In the foregoing specification, specific embodiments of the present invention have been described. However, one of ordinary skill in the art appreciates that various modifications and changes can be made without departing from the scope of the present invention as set forth in the claims below. Accordingly, the specification and figures are to be regarded in an illustrative rather than a restrictive sense, and all such modifications are intended to be included within the scope of present invention. The benefits, advantages, solutions to problems, and any element(s) that may cause any benefit, advantage, or solution to occur or become more pronounced are not to be construed as a critical, required, or essential features or elements of any or all the claims. The invention is defined solely by the appended claims including any amendments made during the pendency of this application and all equivalents of those claims as issued.

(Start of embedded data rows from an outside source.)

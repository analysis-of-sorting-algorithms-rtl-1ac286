// tb_uart_rx: self-checking test of the serial receiver.
// Sends random bytes as 8N1 frames with a short bit time and checks the
// delivered byte, that valid pulses exactly once per frame, and that it does
// so at the middle of the stop bit (9.5 bit times after the start edge, plus
// the two-flop synchroniser). Frames with a low stop bit must raise
// frame_err instead of valid, and a short glitch must deliver nothing.
module tb_uart_rx;
  localparam int unsigned CPB = 16;
  logic clk = 0, rst_n = 0, rxd = 1;
  logic [7:0] data;
  logic valid, frame_err;
  int checks = 0, failures = 0;
  int n_valid = 0, n_err = 0;
  longint unsigned cyc = 0, last_valid_cyc = 0, last_err_cyc = 0;

  uart_rx #(.CLKS_PER_BIT(CPB)) dut (.*);

  always #5 clk = ~clk;
  always @(posedge clk) begin
    cyc <= cyc + 1;
    if (valid) begin n_valid++; last_valid_cyc = cyc; end
    if (frame_err) begin n_err++; last_err_cyc = cyc; end
  end

  initial begin
    repeat (200000) @(posedge clk);
    failures++;
    $display("TB_RESULT checks=%0d failures=%0d", checks, failures);
    $finish;
  end

  // drive one frame starting at a falling clock edge; returns the start cycle
  task automatic send(input logic [7:0] b, input logic stop, output longint unsigned t0);
    @(negedge clk);
    t0 = cyc;
    rxd = 0; repeat (CPB) @(negedge clk);
    for (int k = 0; k < 8; k++) begin rxd = b[k]; repeat (CPB) @(negedge clk); end
    rxd = stop; repeat (CPB) @(negedge clk);
    rxd = 1; repeat (CPB) @(negedge clk);
  endtask

  initial begin
    longint unsigned t0;
    int before_v, before_e;
    logic [7:0] b;
    repeat (3) @(posedge clk);
    rst_n = 1;
    repeat (5) @(posedge clk);
    for (int k = 0; k < 200; k++) begin
      b = 8'($urandom);
      if (k == 0) b = 8'h00;
      if (k == 1) b = 8'hff;
      before_v = n_valid; before_e = n_err;
      send(b, 1'b1, t0);
      checks++;
      if (n_valid != before_v + 1 || n_err != before_e) begin
        failures++; $display("frame %0d: %0d valid pulses", k, n_valid - before_v);
      end
      checks++;
      if (data !== b) begin failures++; $display("frame %0d: got %h expected %h", k, data, b); end
      // sampled at the middle of the stop bit: 9.5 bits after the start edge,
      // plus the synchroniser delay; allow +-2 cycles
      checks++;
      if (last_valid_cyc < t0 + 9 * CPB + CPB / 2 || last_valid_cyc > t0 + 9 * CPB + CPB / 2 + 4) begin
        failures++; $display("frame %0d: valid at %0d, start at %0d", k, last_valid_cyc, t0);
      end
    end
    // framing error
    for (int k = 0; k < 10; k++) begin
      before_v = n_valid; before_e = n_err;
      send(8'($urandom), 1'b0, t0);
      checks++;
      if (n_err != before_e + 1 || n_valid != before_v) begin
        failures++; $display("framing error not flagged");
      end
    end
    // glitch shorter than half a bit: nothing delivered
    before_v = n_valid; before_e = n_err;
    @(negedge clk); rxd = 0; repeat (CPB / 4) @(negedge clk); rxd = 1;
    repeat (12 * CPB) @(negedge clk);
    checks++;
    if (n_valid != before_v || n_err != before_e) begin failures++; $display("glitch accepted"); end
    $display("TB_RESULT checks=%0d failures=%0d", checks, failures);
    $finish;
  end
endmodule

Moreover in this document, relational terms such as first and second, top and bottom, and the like may be used solely to distinguish one entity or action from another entity or action without necessarily requiring or implying any actual such relationship or order between such entities or actions. The terms “comprises,” “comprising,” “has”, “having,” “includes”, “including,” “contains”, “containing” or any other variation thereof, are intended to cover a non-exclusive inclusion, such that a process, method, article, or apparatus that comprises, has, includes, contains a list of elements does not include only those elements but may include other elements not expressly listed or inherent to such process, method, article, or apparatus. An element proceeded by “comprises . . . a”, “has . . . a”, “includes . . . a”, “contains . . . a” does not, without more constraints, preclude the existence of additional identical elements in the process, method, article, or apparatus that comprises, has, includes, contains the element. The terms “a” and “an” are defined as one or more unless explicitly stated otherwise herein. The terms “substantially”, “essentially”, “approximately”, “about” or any other version thereof, are defined as being close to as understood by one of ordinary skill in the art, and in one non-limiting embodiment the term is defined to be within 10%, in another embodiment within 5%, in another embodiment within 1% and in another embodiment within 0.5%. The term “coupled” as used herein is defined as connected, although not necessarily directly and not necessarily mechanically. A device or structure that is “configured” in a certain way is configured in at least that way, but may also be configured in ways that are not listed.